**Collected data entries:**

↓↓↓

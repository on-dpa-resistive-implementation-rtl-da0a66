// tb_fsr_load_reg: self-checking testbench for the parallel-load FSR register.
//
// Drives random parallel-load and shift values and a random load/shift control for
// 2000 clocks and checks after every rising edge that each bit took the load value
// when the control was 0 and the shift value when it was 1. A short run then wires
// the register as a plain 80-bit shift register (d_shift = q shifted by one, a
// constant bit entering at the top) and checks that a loaded pattern moves down
// one position per clock.
module tb_fsr_load_reg;

  localparam int W = 80;

  logic         clk = 1'b0;
  logic         load_n_shift;
  logic [W-1:0] d_load, d_shift, q;
  logic         chain;      // 1: d_shift is the shifted register contents
  logic [W-1:0] rnd_shift;

  int checks   = 0;
  int failures = 0;

  always #5 clk = ~clk;

  assign d_shift = chain ? {1'b1, q[W-1:1]} : rnd_shift;

  fsr_load_reg dut (
    .clk(clk), .load_n_shift(load_n_shift), .d_load(d_load), .d_shift(d_shift), .q(q)
  );

  task automatic check(input bit cond, input string what);
    checks++;
    if (!cond) begin
      failures++;
      $display("FAIL: %s", what);
    end
  endtask

  initial begin : watchdog
    repeat (10000) @(posedge clk);
    failures++;
    $display("FAIL: watchdog expired");
    $display("TB_RESULT checks=%0d failures=%0d", checks, failures);
    $finish;
  end

  initial begin : main
    logic [W-1:0] exp;
    logic [W-1:0] pattern;
    chain        = 1'b0;
    load_n_shift = 1'b0;
    d_load       = '0;
    rnd_shift    = '0;
    for (int t = 0; t < 2000; t++) begin
      @(negedge clk);
      d_load       = {$urandom, $urandom, $urandom};
      rnd_shift    = {$urandom, $urandom, $urandom};
      load_n_shift = 1'($urandom);
      exp          = load_n_shift ? rnd_shift : d_load;
      @(posedge clk);
      #1;
      check(q == exp, $sformatf("cycle %0d ctl=%0b q=%h exp=%h", t, load_n_shift, q, exp));
    end

    // Serial shifting after a parallel load.
    @(negedge clk);
    pattern      = {$urandom, $urandom, $urandom};
    d_load       = pattern;
    load_n_shift = 1'b0;
    @(negedge clk);
    check(q == pattern, "parallel load of shift pattern");
    chain        = 1'b1;
    load_n_shift = 1'b1;
    for (int n = 1; n <= 100; n++) begin
      @(negedge clk);
      exp = (n >= W) ? '1 : ((pattern >> n) | ~({W{1'b1}} >> n));
      check(q == exp, $sformatf("shift %0d q=%h exp=%h", n, q, exp));
    end

    $display("TB_RESULT checks=%0d failures=%0d", checks, failures);
    $finish;
  end

endmodule
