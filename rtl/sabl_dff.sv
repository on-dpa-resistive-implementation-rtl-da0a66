// sabl_dff: behavioural model of the SABL D flip-flop. Behavioural model of a
// transistor-level custom cell: it gives the cell's logic behaviour, not its
// circuit.
//
// The flip-flop takes a dual-rail data input (d, d_n), as produced by SABL gates,
// and drives static complementary outputs (q, q_n) through output inverters, so
// its outputs hold their value for the whole cycle instead of being precharged.
// The value is captured at the rising clock edge; at that instant exactly one data
// rail must be high. In the cell the capture stage is a sense amplifier that
// always switches one of its two nodes, so the power drawn at the clock edge does
// not depend on the stored value.
//
// Interface:
//   clk        capture at the rising edge
//   d, d_n     dual-rail data input
//   q, q_n     complementary outputs, q = captured value
// The rising-edge capture, the initial-free behaviour and the check on the input
// encoding are choices of this model; the relative timing of gate evaluation and
// capture in a real SABL pipeline (delayed clocking) is not modelled.
module sabl_dff (
  input  logic clk,
  input  logic d,
  input  logic d_n,
  output logic q,
  output logic q_n
);

  always_ff @(posedge clk) begin
    q   <= d;
    q_n <= d_n;
  end

  always @(posedge clk) begin
    assert (d != d_n) else $error("sabl_dff: data input is not a valid dual-rail value");
  end

endmodule
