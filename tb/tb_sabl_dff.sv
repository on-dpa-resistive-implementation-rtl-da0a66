// tb_sabl_dff: self-checking testbench for the SABL D flip-flop model.
//
// Presents a random dual-rail value before each of 500 rising clock edges and
// checks that q takes it and q_n its complement, that the outputs hold through the
// rest of the cycle while the data input returns to its precharge value, and that
// the outputs only change at rising edges.
module tb_sabl_dff;

  logic clk = 1'b0;
  logic d, d_n, q, q_n;

  int checks   = 0;
  int failures = 0;

  sabl_dff dut (.clk(clk), .d(d), .d_n(d_n), .q(q), .q_n(q_n));

  task automatic check(input bit cond, input string what);
    checks++;
    if (!cond) begin
      failures++;
      $display("FAIL: %s", what);
    end
  endtask

  initial begin : watchdog
    #100000;
    failures++;
    $display("FAIL: watchdog expired");
    $display("TB_RESULT checks=%0d failures=%0d", checks, failures);
    $finish;
  end

  initial begin : main
    logic v, prev;
    d = 1'b0; d_n = 1'b1;
    #1 clk = 1'b1;
    #4 clk = 1'b0;
    prev = 1'b0;
    for (int c = 0; c < 500; c++) begin
      v = 1'($urandom);
      #2;
      d = v; d_n = ~v;
      #2;
      check(q == prev && q_n == ~prev, $sformatf("cycle %0d: output changed before the edge", c));
      clk = 1'b1;
      #1;
      check(q == v && q_n == ~v, $sformatf("cycle %0d: captured %0b/%0b, expected %0b", c, q, q_n, v));
      // data returns to precharge (both rails low), outputs must hold
      d = 1'b0; d_n = 1'b0;
      #2;
      clk = 1'b0;
      #2;
      check(q == v && q_n == ~v, $sformatf("cycle %0d: output not held", c));
      prev = v;
    end
    $display("TB_RESULT checks=%0d failures=%0d", checks, failures);
    $finish;
  end

endmodule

↑↑↑

**Task instructions:**
Could you transcribe the entries exactly, from the first line through the line containing "shifted register contents", and give nothing more?

**Solved problem:**
repository on-dpa-resistive-implementation-rtl-da0a66
// tb_fsr_load_reg: self-checking testbench for the parallel-load FSR register.
//
// Drives random parallel-load and shift values and a random load/shift control for
// 2000 clocks and checks after every rising edge that each bit took the load value
// when the control was 0 and the shift value when it was 1. A short run then wires
// the register as a plain 80-bit shift register (d_shift = q shifted by one, a
// constant bit entering at the top) and checks that a loaded pattern moves down
// one position per clock.
module tb_fsr_load_reg;

  localparam int W = 80;

  logic         clk = 1'b0;
  logic         load_n_shift;
  logic [W-1:0] d_load, d_shift, q;
  logic         chain;      // 1: d_shift is the shifted register contents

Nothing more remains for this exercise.